In short, to believe in progress was to accept the sacrifice of the personal present in the name of a certain credible and desirable idea of the collective future. But for such a sacrifice to have any meaning, a symbolic attachment to the world and its future was required. Is it because such a connection is lacking today that the word progress is disappearing or curling up behind the single concept of innovation, now on the agenda of all research policies? ”

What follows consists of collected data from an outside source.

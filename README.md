# 8x8 Vedic multiplier (Urdhva Tiryakbhyam)

This is a combinational unsigned 8-bit by 8-bit multiplier. It is built from the
"vertically and crosswise" rule of Vedic arithmetic (Urdhva Tiryakbhyam). The
rule is used twice:

- **On bits**, inside a 4x4 multiplier. Each product column is summed all at
  once, and carries jump ahead instead of rippling.
- **On nibbles**, at the top level. Four 4x4 products are combined by three
  8-bit adders.

All partial products are formed in parallel. The only serial path is a short
chain of adders. There is no clock, no register and no handshake. The product
is ready one settling time after the operands change.

```
a[7:0], b[7:0]
   |
   +-- vedic_mul4  AL*BL -> M1 ------------------------------+---> p[3:0]  = M1[3:0]
   +-- vedic_mul4  AL*BH -> M2 --+                           |
   +-- vedic_mul4  AH*BL -> M3 --+-> cla8  M5 = M3+M2, c5     |
   |                                   |                     |
   |                       rca8 "Adder 2"  M6 = M5 + M1[7:4], c6 --> p[7:4]  = M6[3:0]
   |                                   |
   +-- vedic_mul4  AH*BH -> M4 --> rca8 "Adder 3"  M7 = M4 + {c5|c6, M6[7:4]} --> p[15:8] = M7
```

## The 4x4 multiplier: columns with forwarded carries (`rtl/vedic_mul4.sv`)

This block takes the most explaining, so it comes first.

Sixteen AND gates form the products `a[i] & b[j]`. Column `k` collects every
product with `i + j = k`. Column 0 has one product and column 3 has four. In the
sutra's words, the pairs are taken "vertically" (`a[k]` with `b[0]`, then
`a[0]` with `b[k]`) and "crosswise" (the pairs in between).

Each column counts its products plus the carries it receives. The count never
goes above 5, so it fits in 3 bits:

| count bit | where it goes            |
|-----------|--------------------------|
| bit 0     | product bit `p[k]`       |
| bit 1     | column `k+1`             |
| bit 2     | column `k+2`, skipping `k+1` |

So a column takes carries from the two columns below it:

```
c0 = a0b0
c1 = a1b0 + a0b1
c2 = a2b0 + a1b1 + a0b2          + c1.bit1
c3 = a3b0 + a2b1 + a1b2 + a0b3   + c2.bit1
c4 = a3b1 + a2b2 + a1b3          + c3.bit1 + c2.bit2
c5 = a3b2 + a2b3                 + c4.bit1 + c3.bit2
c6 = a3b3                        + c5.bit1 + c4.bit2
p7 = c6.bit1 | c5.bit2
```

The bit-2 carry is what makes this a carry-skip scheme. Column `k+2` gets that
part of column `k`'s carry directly, without waiting for column `k+1`. Columns
1 to 6 each need one small multi-operand adder, six adders in all. Column 0
needs none.

Two facts about `p7`, both checked over all 256 inputs:

- The bit-2 carry out of column 5 really does occur, for 4 of the 256 operand
  pairs. It must therefore go into `p7`.
- It is never set together with column 6's carry, because the product fits in
  8 bits. That is why `p7` is an OR, not an adder.

The equations are written directly as sized sums. Synthesis chooses the gates
for each column count.

## Combining the nibble products (`rtl/vedic_mul8.sv`)

Write `A = 16*AH + AL` and `B = 16*BH + BL`. Then:

```
A*B = 256*M4 + 16*(M2 + M3) + M1
      M1 = AL*BL, M2 = AL*BH, M3 = AH*BL, M4 = AH*BH
```

The three adders work as follows:

1. **`cla8`**, a carry lookahead adder, adds the two crosswise products:
   `M5 = M3 + M2`. They are the two largest terms of equal weight, and this adder
   decides the critical path.
2. **Adder 2** (`rca8`) adds the upper nibble of `M1` to `M5`. The low nibble of
   its sum gives `p[7:4]`. The low nibble of `M1` is `p[3:0]` as it stands.
3. **Adder 3** (`rca8`) adds to `M4` the upper nibble of `M6` plus the middle
   carries. Its sum is `p[15:8]`.

The two middle adders can each produce a carry out, `c5` and `c6`. Both weigh
`2^12`, which is bit 4 of Adder 3's second operand. They can never both be 1:

- If `M2 + M3` overflows, it is at most 450.
- Its low byte is then at most 194.
- Adding a nibble (at most 15) cannot overflow again.

A single OR therefore feeds them into bit 4. Adder 3 itself never overflows.
Immediate assertions in `vedic_mul8` state both facts.

## The adders (`rtl/cla8.sv`, `rtl/rca8.sv`)

`cla8` uses generate `g = a&b` and propagate `p = a^b`. Every carry is the
fully expanded lookahead sum of products over all lower bit positions, in one
flat level. No carry depends on the carry one place below.

`rca8` is a plain chain of full adders.

Both take a `WIDTH` parameter (default 8) and have a carry in. The top ties the
carry in to 0.

## What is taken from the published architecture and what is not

Taken from the published architecture:

- the four nibble multipliers and their operand pairings;
- the names `M1`..`M7`;
- a carry lookahead adder for the crosswise sum;
- two further 8-bit adders;
- the output split `P[3:0]`, `P[7:4]`, `P[15:8]`;
- the 4x4 structure: an AND array feeding per-column adders, with carries
  forwarded up to two columns.

This design's own choices:

- **Middle carries.** How `c5` and `c6` reach Adder 3 is this design's own
  completion. Dropping either one gives wrong products.
- **Column carry terms.** The exact carry terms of each column in the 4x4 block
  are derived here. They include every carry needed for an exact product.
- **Adder internals.** The carry lookahead adder is organised as one flat
  lookahead level. Adders 2 and 3 are ripple carry adders. The architecture
  only calls them 8-bit adders, though its synthesized schematic names them as
  ripple carry adders.
- **Interface.** Operands are unsigned. The multiplier is purely combinational.

Not represented:

- **Low-power gate style.** The architecture aims at a low-power gate style
  (efficient charge-recovery adiabatic logic). That is a transistor-level
  technique with no RTL equivalent. The RTL here gives the logic function only.
- **Published FPGA figures.** The reported logic levels, delays and LUT counts
  are for a Xilinx FPGA flow. They are not reproduced or claimed here.

## How far it has been verified

Every block was simulated exhaustively:

| testbench        | what it covers |
|------------------|----------------|
| `tb_vedic_mul4`  | all 256 operand pairs |
| `tb_cla8`        | all 131072 addend and carry-in combinations |
| `tb_rca8`        | all 131072 addend and carry-in combinations |
| `tb_vedic_mul8`  | all 65536 operand pairs, plus a directed corner set |

Each testbench compares its block against an integer reference. Each one also
counts how often the design's special carry paths are used, and fails if any is
never exercised:

- two-column carry forwarding in the 4x4 blocks;
- the lookahead adder's carry out (3006 pairs);
- Adder 2's carry out (524 pairs);
- products with bit 15 set.

Every testbench was also run against a deliberately broken copy of its block,
and each one caught the fault.

## Simulating

Each testbench is self-contained. It prints one line,
`TB_RESULT checks=N failures=M`, and then finishes. With Verilator 5:

```
verilator --binary --timing --assert -Irtl -Itb tb/tb_vedic_mul8.sv --top-module tb_vedic_mul8
./obj_dir/Vtb_vedic_mul8
```

Replace `vedic_mul8` with `vedic_mul4`, `cla8` or `rca8` to test a single
block. Every run takes well under a second.

## Changing it

- **Wider operands.** To build a 16x16 multiplier, apply the same nibble
  decomposition one level up: four `vedic_mul8` instances, a 16-bit lookahead
  adder and two 16-bit adders. The adders already take `WIDTH`. The carry-merge
  argument has to be checked again for the new widths.
- **Pipelining.** To add a register stage, the natural cut is between the four
  nibble products and the adder tree.
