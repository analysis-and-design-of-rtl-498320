// cla8 -- WIDTH-bit carry lookahead adder (8 bits by default).
//
// In the 8x8 multiplier it adds the two cross products A[7:4]*B[3:0] and
// A[3:0]*B[7:4]. Each bit position forms a generate g = a & b and a propagate
// p = a ^ b. Every carry is then computed directly from the g, p and the carry in,
// c[i+1] = g[i] | p[i] & c[i] expanded over all lower positions, so no carry waits
// on the one below it; the sum bit is p ^ c. The lookahead is written as a
// two-level product of propagate terms per carry, flat across the whole width.
// That the adder is a carry lookahead adder follows the published block diagram;
// its internal organisation (one flat lookahead level) is this design's choice.
//
// Interface: a, b, cin in; sum = (a + b + cin) mod 2^WIDTH and cout = the carry
// out of the top bit. Purely combinational.
module cla8 #(
  parameter int WIDTH = 8
) (
  input  logic [WIDTH-1:0] a,
  input  logic [WIDTH-1:0] b,
  input  logic             cin,
  output logic [WIDTH-1:0] sum,
  output logic             cout
);

  logic [WIDTH-1:0] g, p;
  logic [WIDTH:0]   c;

  assign g = a & b;
  assign p = a ^ b;

  // c[i] = OR over j < i of ( g[j] AND p[j+1] .. p[i-1] ), OR ( cin AND p[0] .. p[i-1] )
  always_comb begin
    logic term;
    for (int i = 0; i <= WIDTH; i++) begin
      term = cin;
      for (int k = 0; k < i; k++)
        term = term & p[k];
      c[i] = term;
      for (int j = 0; j < i; j++) begin
        term = g[j];
        for (int k = j + 1; k < i; k++)
          term = term & p[k];
        c[i] = c[i] | term;
      end
    end
  end

  assign sum  = p ^ c[WIDTH-1:0];
  assign cout = c[WIDTH];

endmodule
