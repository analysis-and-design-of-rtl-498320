// rca8 -- WIDTH-bit ripple carry adder (8 bits by default).
//
// A chain of full adders: bit i adds a[i], b[i] and the carry from bit i-1, and
// passes its own carry up to bit i+1. In the 8x8 multiplier two of these serve
// as "Adder 2" (middle partial sum plus the upper half of the low product) and
// "Adder 3" (high product plus the carries of the middle). The ripple structure
// follows the adder instance names of the published RTL schematic; the block
// diagram itself only calls them 8-bit adders.
//
// Interface: a, b, cin in; sum = (a + b + cin) mod 2^WIDTH and cout = the carry
// out of the top bit. Purely combinational.
module rca8 #(
  parameter int WIDTH = 8
) (
  input  logic [WIDTH-1:0] a,
  input  logic [WIDTH-1:0] b,
  input  logic             cin,
  output logic [WIDTH-1:0] sum,
  output logic             cout
);

  logic [WIDTH:0] c;

  assign c[0] = cin;

  for (genvar i = 0; i < WIDTH; i++) begin : g_fa
    assign sum[i]  = a[i] ^ b[i] ^ c[i];
    assign c[i+1]  = (a[i] & b[i]) | (a[i] & c[i]) | (b[i] & c[i]);
  end

  assign cout = c[WIDTH];

endmodule
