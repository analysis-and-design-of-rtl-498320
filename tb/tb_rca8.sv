// tb_rca8 -- exhaustive self-checking testbench for the 8-bit ripple carry adder rca8.
//
// Applies every combination of the two 8-bit addends and the carry in (131072
// cases), one per clock cycle, and compares {cout, sum} with the integer sum
// a + b + cin. Counts the cases that produce a carry out and the case where a
// carry runs the full width (all propagate, carry in set), and fails if either
// never occurs. The adder is combinational and is checked in the same cycle.
module tb_rca8;

  localparam int W = 8;

  logic [W-1:0] a, b, sum;
  logic         cin, cout;
  logic         clk;
  int           checks = 0, failures = 0, couts = 0, full_ripples = 0;

  rca8 #(.WIDTH(W)) dut (.a(a), .b(b), .cin(cin), .sum(sum), .cout(cout));

  initial begin
    clk = 1'b0;
    forever #5 clk = ~clk;
  end

  initial begin
    repeat (140000) @(posedge clk);
    failures++;
    $display("watchdog expired");
    $display("TB_RESULT checks=%0d failures=%0d", checks, failures);
    $finish;
  end

  initial begin
    a = '0; b = '0; cin = 1'b0;
    for (int c = 0; c < 2; c++) begin
      for (int i = 0; i < (1 << W); i++) begin
        for (int j = 0; j < (1 << W); j++) begin
          @(negedge clk);
          a = W'(i); b = W'(j); cin = 1'(c);
          #1;
          checks++;
          if ({cout, sum} !== (W+1)'(i + j + c)) begin
            failures++;
            if (failures < 10)
              $display("FAIL %0d + %0d + %0d: got cout=%0d sum=%0d", i, j, c, cout, sum);
          end
          if (i + j + c >= (1 << W)) couts++;
          if ((i ^ j) == (1 << W) - 1 && c == 1) full_ripples++;
        end
      end
    end
    if (couts == 0)        begin failures++; $display("FAIL: no carry out exercised"); end
    if (full_ripples == 0) begin failures++; $display("FAIL: no full-width carry exercised"); end
    $display("carry outs: %0d, full-width carries: %0d", couts, full_ripples);
    $display("TB_RESULT checks=%0d failures=%0d", checks, failures);
    $finish;
  end

endmodule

The idea of progress is the opposite of the start-up philosophy that runs in the short term, in a forward flight dictated by the dogma of innovation at all costs in the name of the market, without putting it in context Desire for the future. Not every innovation that meets a market is progress. Some examples? Allowing to share photos that fade on a social network is not a progress for humanity. Paying to choose the genetic characteristics of one’s children, is not a progress for humanity. Transplanting the blood of young adults to try to get younger rich businessmen to rejuvenate is not a progress. Allowing to meet men and women on a simple thumb on her phone is not a progress for humanity. It’s up to you to judge for yourself.

For all these reasons, France should not become a start-up, nor should it think and act as a start-up. France is a nation, a state, a people, a history, a culture that has to extricate itself from the permanent pivot, for it is capable of thinking the future in the name of a desirable idea for which its people are ready to sacrifice. These reversals of strategy startups who do not know where they go and what their model are the opposite. The French model is established “Liberty, Equality, Fraternity” and it has an eternal vocation, for France is not and will never be an enterprise, it is a Republic.